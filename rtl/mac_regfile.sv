// MAC writeback (WB) and write-before-read floating-point register file.
//
// WB writes the result leaving the RNDWB register into the register file
// at the clock edge. Reads are combinational and write-before-read: a read
// of the register being written this cycle returns the new value. MUL and
// ADD each read two registers, so there are four read ports, plus one for
// debug. Registers clear to +0.0 on reset. A load port sets initial
// register values while the pipeline is idle (the document's MAC has no
// load instruction); a writeback in the same cycle wins. Reset, the load
// port and the register count are this design's choices.
module mac_regfile
  import mac_pkg::*;
(
  input  logic            clk,
  input  logic            rst,
  input  mres_t           wb,
  input  logic            ld_we,
  input  logic [RA_W-1:0] ld_addr,
  input  logic [31:0]     ld_data,
  input  logic [RA_W-1:0] raddr [4],
  output logic [31:0]     rdata [4],
  input  logic [RA_W-1:0] dbg_addr,
  output logic [31:0]     dbg_data
);
  logic [31:0] rf [NREG];

  always_ff @(posedge clk) begin
    if (rst) begin
      for (int i = 0; i < int'(NREG); i++) rf[i] <= '0;
    end else if (wb.valid) begin
      rf[wb.a] <= wb.value;
    end else if (ld_we) begin
      rf[ld_addr] <= ld_data;
    end
  end

  function automatic logic [31:0] rd_port(logic [RA_W-1:0] a);
    return (wb.valid && wb.a == a) ? wb.value : rf[a];
  endfunction

  always_comb begin
    for (int i = 0; i < 4; i++) rdata[i] = rd_port(raddr[i]);
  end
  assign dbg_data = rd_port(dbg_addr);

endmodule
══════════════════════════════
_TASK STATEMENT:_
Where a line of the material holds the word "output", copy that line.

_ANSWER TO THIS PROBLEM:_
  output logic [31:0]     rdata [4],
  output logic [31:0]     dbg_data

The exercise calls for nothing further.